I finished my Beach Ready plan last week and have felt absolutely amazing off it. I have lost 4 pounds and 4 inches, I’m sleeping better and I am positively bouncing off the pavements when I’m running. I am attributing all of this to the reduced alcohol levels in my body along with gallons of green tea and water. That and of course the fact that there has hardly been any processed rubbish that has passed my lips over the last 10 days (despite a blip on a hairy drive from London to Leeds when I needed a double Espresso coffee and fruit pastille fix to stay awake…I was high as a kite for about 12 hours!)
So the challenge now is to make sure I continue to eat clean. I am starting my 16 week marathon training plan on Monday and I don’t want to be lulled into the false sense of security like I did when I trained for my first marathon. In my mind I could eat what I wanted as I was putting the miles in each week. To an extent this is true and the quantities you eat definitely increase but quality has to play a part too! I found it too easy to think a bar of chocolate after lunch was fine as I had run that morning, but I could rack up 4/5 choc bars a week. This along with late night eating and post run wine, it’s no wonder I gained weight during the marathon!
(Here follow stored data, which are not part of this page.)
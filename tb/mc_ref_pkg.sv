// Reference models used by the testbenches: H.264 4x4 transform and
// quantization, intra 4x4 and 16x16 prediction, the 3-step intra 4x4 search
// and a stand-in bit count for the variable length coder. They are written
// from the equations as plain integer arithmetic on arrays, independently of
// the RTL's structure.
package mc_ref_pkg;

  typedef int blk16_t [16];

  // ---------------------------------------------------------------- DQ
  function automatic int mf_tab(int r, int pos);
    int t[6][3] = '{'{13107, 5243, 8066}, '{11916, 4660, 7490}, '{10082, 4194, 6554},
                    '{9362, 3647, 5825}, '{8192, 3355, 5243}, '{7282, 2893, 4559}};
    int i = pos / 4, j = pos % 4;
    int cls = ((i & 1) == 0 && (j & 1) == 0) ? 0 : (((i & 1) == 1 && (j & 1) == 1) ? 1 : 2);
    return t[r][cls];
  endfunction
  function automatic int v_tab(int r, int pos);
    int t[6][3] = '{'{10, 16, 13}, '{11, 18, 14}, '{13, 20, 16},
                    '{14, 23, 18}, '{16, 25, 20}, '{18, 29, 23}};
    int i = pos / 4, j = pos % 4;
    int cls = ((i & 1) == 0 && (j & 1) == 0) ? 0 : (((i & 1) == 1 && (j & 1) == 1) ? 1 : 2);
    return t[r][cls];
  endfunction

  // forward: Y = C X C^T with C the H.264 core matrix
  function automatic void ref_dq(input blk16_t res, input int qp, input bit intra,
                                 output blk16_t lvl, output blk16_t rres);
    int C[4][4] = '{'{1, 1, 1, 1}, '{2, 1, -1, -2}, '{1, -1, -1, 1}, '{1, -2, 2, -1}};
    int T[16], Y[16], W[16], F[16], X[16];
    int qb = 15 + qp / 6, f = intra ? (1 << qb) / 3 : (1 << qb) / 6;
    for (int i = 0; i < 4; i++)
      for (int j = 0; j < 4; j++) begin
        T[4*i+j] = 0;
        for (int k = 0; k < 4; k++) T[4*i+j] += C[i][k] * res[4*k+j];
      end
    for (int i = 0; i < 4; i++)
      for (int j = 0; j < 4; j++) begin
        Y[4*i+j] = 0;
        for (int k = 0; k < 4; k++) Y[4*i+j] += T[4*i+k] * C[j][k];
      end
    for (int p = 0; p < 16; p++) begin
      int a = Y[p] < 0 ? -Y[p] : Y[p];
      int z = (a * mf_tab(qp % 6, p) + f) >> qb;
      lvl[p] = Y[p] < 0 ? -z : z;
      W[p] = lvl[p] * v_tab(qp % 6, p) * (1 << (qp / 6));
    end
    // inverse transform, horizontal then vertical (H.264 8.5.12.2)
    for (int i = 0; i < 4; i++) begin
      int e0 = W[4*i] + W[4*i+2], e1 = W[4*i] - W[4*i+2];
      int e2 = (W[4*i+1] >>> 1) - W[4*i+3], e3 = W[4*i+1] + (W[4*i+3] >>> 1);
      F[4*i] = e0 + e3; F[4*i+1] = e1 + e2; F[4*i+2] = e1 - e2; F[4*i+3] = e0 - e3;
    end
    for (int j = 0; j < 4; j++) begin
      int g0 = F[j] + F[8+j], g1 = F[j] - F[8+j];
      int g2 = (F[4+j] >>> 1) - F[12+j], g3 = F[4+j] + (F[12+j] >>> 1);
      X[j] = g0 + g3; X[4+j] = g1 + g2; X[8+j] = g1 - g2; X[12+j] = g0 - g3;
    end
    for (int p = 0; p < 16; p++) rres[p] = (X[p] + 32) >>> 6;
  endfunction

  // ---------------------------------------------------------------- intra 4x4
  // e[] is the edge: e[0..3] = left[3..0], e[4] = corner, e[5..12] = top[0..7]
  function automatic void ref_i4(input int top[8], input int left[4], input int corner,
                                 input int mode, output blk16_t pred);
    int e[13];
    int dc = 4;
    for (int k = 0; k < 4; k++) e[k] = left[3-k];
    e[4] = corner;
    for (int k = 0; k < 8; k++) e[5+k] = top[k];
    for (int k = 0; k < 4; k++) dc += top[k] + left[k];
    dc >>= 3;
    for (int y = 0; y < 4; y++)
      for (int x = 0; x < 4; x++) begin
        int v = 0, c, zz;
        case (mode)
          0: v = top[x];
          1: v = left[y];
          2: v = dc;
          3: v = (x == 3 && y == 3) ? (top[6] + 3*top[7] + 2) >> 2
                                    : (top[x+y] + 2*top[x+y+1] + top[x+y+2] + 2) >> 2;
          4: begin c = 4 + x - y; v = (e[c-1] + 2*e[c] + e[c+1] + 2) >> 2; end
          5: begin
            zz = 2*x - y;
            if (zz >= 0 && (zz & 1) == 0) begin c = 5 + x - (y >> 1); v = (e[c-1] + e[c] + 1) >> 1; end
            else if (zz >= 0) begin c = 5 + x - (y >> 1) - 1; v = (e[c-1] + 2*e[c] + e[c+1] + 2) >> 2; end
            else if (zz == -1) v = (e[3] + 2*e[4] + e[5] + 2) >> 2;
            else begin c = 5 - y; v = (e[c-1] + 2*e[c] + e[c+1] + 2) >> 2; end
          end
          6: begin
            zz = 2*y - x;
            if (zz >= 0 && (zz & 1) == 0) begin c = 3 - (y - (x >> 1)); v = (e[c] + e[c+1] + 1) >> 1; end
            else if (zz >= 0) begin c = 3 - (y - (x >> 1)) + 1; v = (e[c-1] + 2*e[c] + e[c+1] + 2) >> 2; end
            else if (zz == -1) v = (e[3] + 2*e[4] + e[5] + 2) >> 2;
            else begin c = 5 + x - 2; v = (e[c-1] + 2*e[c] + e[c+1] + 2) >> 2; end
          end
          7: begin
            c = x + (y >> 1);
            v = (y & 1) == 0 ? (top[c] + top[c+1] + 1) >> 1 : (top[c] + 2*top[c+1] + top[c+2] + 2) >> 2;
          end
          default: begin
            int l[7];
            for (int k = 0; k < 4; k++) l[k] = left[k];
            l[4] = left[3]; l[5] = left[3]; l[6] = left[3];
            zz = x + 2*y;
            c = y + (x >> 1);
            if (zz > 5) v = left[3];
            else if (zz == 5) v = (left[2] + 3*left[3] + 2) >> 2;
            else if ((zz & 1) == 0) v = (l[c] + l[c+1] + 1) >> 1;
            else v = (l[c] + 2*l[c+1] + l[c+2] + 2) >> 2;
          end
        endcase
        pred[4*y+x] = v;
      end
  endfunction

  // ---------------------------------------------------------------- intra 16x16
  function automatic int clip255(int v);
    return v < 0 ? 0 : (v > 255 ? 255 : v);
  endfunction
  function automatic void ref_i16(input int top[16], input int left[16], input int corner,
                                  input int mode, input int bx, input int by, output blk16_t pred);
    int dc = 0, H = 0, V = 0, a, b, c;
    int tx[17], ly[17];   // index 0 is the corner, k+1 is pixel k
    tx[0] = corner; ly[0] = corner;
    for (int k = 0; k < 16; k++) begin tx[k+1] = top[k]; ly[k+1] = left[k]; dc += top[k] + left[k]; end
    dc = (dc + 16) >> 5;
    for (int k = 1; k <= 8; k++) begin
      H += k * (tx[7 + k + 1] - tx[7 - k + 1]);
      V += k * (ly[7 + k + 1] - ly[7 - k + 1]);
    end
    a = 16 * (left[15] + top[15]);
    b = (5 * H + 32) >>> 6;
    c = (5 * V + 32) >>> 6;
    for (int y = 0; y < 4; y++)
      for (int x = 0; x < 4; x++) begin
        int X = 4*bx + x, Y = 4*by + y;
        case (mode)
          0: pred[4*y+x] = top[X];
          1: pred[4*y+x] = left[Y];
          2: pred[4*y+x] = dc;
          default: pred[4*y+x] = clip255((a + b*(X-7) + c*(Y-7) + 16) >>> 5);
        endcase
      end
  endfunction

  // ---------------------------------------------------------------- VLC stand-in
  // bits = 2 + sum over non-zero levels of (3 + 2*floor(log2|level|))
  function automatic int vlc_bits_model(input blk16_t lvl);
    int b = 2;
    for (int p = 0; p < 16; p++) if (lvl[p] != 0) begin
      int a = lvl[p] < 0 ? -lvl[p] : lvl[p];
      int lg = 0;
      while ((a >> (lg + 1)) != 0) lg++;
      b += 3 + 2*lg;
    end
    return b;
  endfunction

  // ---------------------------------------------------------------- 3-step search
  // Returns the order in which the modes are evaluated for given per-mode costs
  // and threshold (th < 0: no threshold). n = number evaluated.
  function automatic void ref_search(input longint cost[9], input longint th,
                                     output int order[9], output int n, output int best);
    bit done[9];
    longint mn;
    int s2, s3;
    for (int m = 0; m < 9; m++) done[m] = 0;
    order[0] = 0; order[1] = 1; order[2] = 2; n = 3;
    if (cost[0] < cost[1]) begin
      s2 = 7; s3 = (cost[0] < cost[7]) ? 5 : 3;
    end else begin
      s2 = 8; s3 = (cost[1] < cost[8]) ? 6 : 4;
    end
    order[3] = s2; order[4] = s3; n = 5;
    for (int k = 0; k < 5; k++) done[order[k]] = 1;
    mn = cost[0]; best = 0;
    for (int k = 1; k < 5; k++) if (cost[order[k]] < mn) begin mn = cost[order[k]]; best = order[k]; end
    for (int m = 0; m < 9; m++) begin
      if (th < 0 || mn <= th) break;
      if (!done[m]) begin
        done[m] = 1; order[n] = m; n++;
        if (cost[m] < mn) begin mn = cost[m]; best = m; end
      end
    end
  endfunction

endpackage
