// Bit-exact reference model of the RDM-QIM datapath for the testbenches,
// written from the equations with plain integer arithmetic (64-bit), not
// from the RTL's structure: LFSR step, phi, the 17Q8 division, the dithered
// Delta quantiser, the running-mean update and a whole insertion stage.
package tb_rdm_model_pkg;

  localparam int DATA_W = 25;
  localparam longint YMAX = (longint'(1) << (DATA_W - 1)) - 1;
  localparam longint YMIN = -(longint'(1) << (DATA_W - 1));

  // Sign-extend the low 25 bits of a number.
  function automatic longint wrap25(longint a);
    longint m;
    m = a & ((longint'(1) << DATA_W) - 1);
    if (m >= (longint'(1) << (DATA_W - 1))) m -= (longint'(1) << DATA_W);
    return m;
  endfunction

  // x^8 + x^6 + x^5 + x^4 + 1: new bit = s8 ^ s6 ^ s5 ^ s4 (1-based stages)
  function automatic int lfsr_next(int s);
    int fb;
    fb = ((s >> 7) ^ (s >> 5) ^ (s >> 4) ^ (s >> 3)) & 1;
    return ((s << 1) | fb) & 255;
  endfunction

  function automatic int as_signed8(int s);
    return (s >= 128) ? s - 256 : s;
  endfunction

  function automatic int phi(int v, int delta);
    return (v < 0) ? v + delta / 2 : v - delta / 2;
  endfunction

  // x / r in 17Q8: magnitude (|x| * 256) / r, truncated, sign of x, 25 bits kept
  function automatic longint div17q8(longint x, longint r);
    longint m, q;
    m = (x < 0) ? -x : x;
    q = (m * 256) / r;
    return wrap25((x < 0) ? -q : q);
  endfunction

  function automatic longint floor_div(longint a, longint b);
    longint q;
    q = a / b;
    if ((a % b != 0) && ((a < 0) != (b < 0))) q -= 1;
    return q;
  endfunction

  // y = r * (round((x/r + v) / Delta) * Delta - v), 17Q8, saturated
  function automatic longint quant(longint x, longint r, int v, int delta);
    longint ratio, u, q, w, p;
    ratio = div17q8(x, r);
    u = ratio + v;
    q = floor_div(u + delta / 2, delta) * delta;
    w = q - v;
    p = floor_div(r * w, 256);
    if (p > YMAX) p = YMAX;
    if (p < YMIN) p = YMIN;
    return p;
  endfunction

  // mean_k = floor((mean * 16 + new - old) / 16), held at zero
  function automatic longint mean_update(longint mean, longint nw, longint old, int nframes);
    longint s;
    s = mean * nframes + nw - old;
    if (s < 0) return 0;
    return floor_div(s, nframes);
  endfunction

  function automatic longint absl(longint a);
    return (a < 0) ? -a : a;
  endfunction

  // One insertion stage (or one detection branch with from_input = 1).
  class ins_model;
    int     frame_len, nframes, delta;
    bit     from_input;
    longint hist[];
    longint mean[];
    int     lfsr, pos, slot;
    int     last_v0;          // dither v_k0 used by the last sample
    longint last_ref;         // divisor used by the last sample

    function new(int frame_len, int nframes, int key, bit from_input, int delta = 64);
      this.frame_len  = frame_len;
      this.nframes    = nframes;
      this.delta      = delta;
      this.from_input = from_input;
      hist = new[frame_len * nframes];
      mean = new[frame_len];
      foreach (hist[i]) hist[i] = 256;
      foreach (mean[i]) mean[i] = 256;
      lfsr = (key == 0) ? 1 : key;
      pos  = 0;
      slot = 0;
    endfunction

    function longint step(longint x, bit b);
      int     v0, v;
      longint r, y, nw, old;
      v0 = as_signed8(lfsr);
      v  = b ? phi(v0, delta) : v0;
      r  = (mean[pos] == 0) ? 1 : mean[pos];
      y  = quant(x, r, v, delta);
      old = hist[slot * frame_len + pos];
      nw  = from_input ? absl(x) : absl(y);
      mean[pos] = mean_update(mean[pos], nw, old, nframes);
      hist[slot * frame_len + pos] = nw;
      last_v0  = v0;
      last_ref = r;
      lfsr = lfsr_next(lfsr);
      pos++;
      if (pos == frame_len) begin
        pos  = 0;
        slot = (slot + 1) % nframes;
      end
      return y;
    endfunction
  endclass

endpackage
Quinoa really has become my new best friend during the MC&L plans and I have loved experimenting with it and trying out new ways to get this punchy protein rich food in my diet. A running buddy and fellow MCLer made some quinoa flapjacks which were fabulous and these inspired me to try out these fiery quinoa crackers. Bit of a world cup godsend to stop me reaching for the crisps and salted nuts! Give them a go and try out some of your own combinations, I’d love to know what you come up with! Virtuous, packed with protein and full of flavour, what’s not to love?
Fiery Quinoa Crackers
They’re fiery because of the heat from the chilli but you really can try any combinations you like. Sea salt and vinegar or cracked black pepper for savoury versions or perhaps a sweeter treat with stem ginger and agave syrup or try orange zest and cacao nibs.
- 1 cup cooked quinoa
- Few sprigs fresh rosemary
- 1 tsp of coconut oil to grease baking sheet
- ½ tsp dried chilli flakes
- ½ tsp garlic salt
- 1 heaped tsp chia seeds
- Sea salt and pepper to season
1. Preheat oven to 230C
2. Cook the quinoa as per packet instructions and add to a bowl along with all other ingredients and mix well.
3. Taste mixture and season accordingly.
4. Line a baking sheet with baking parchment and grease paper with coconut oil.
5. Spoon quinoa mixture onto baking sheet and press out thinly whilst keeping as even as possible.
6. Bake quinoa sheet on top shelf in oven for approx. 10-15 mins until crisp underneath.
7. Cut into 2 inch squares and carefully flip over and return to oven for another 10-15 mins.
8. Leave to cool for as long as you can before you start munching!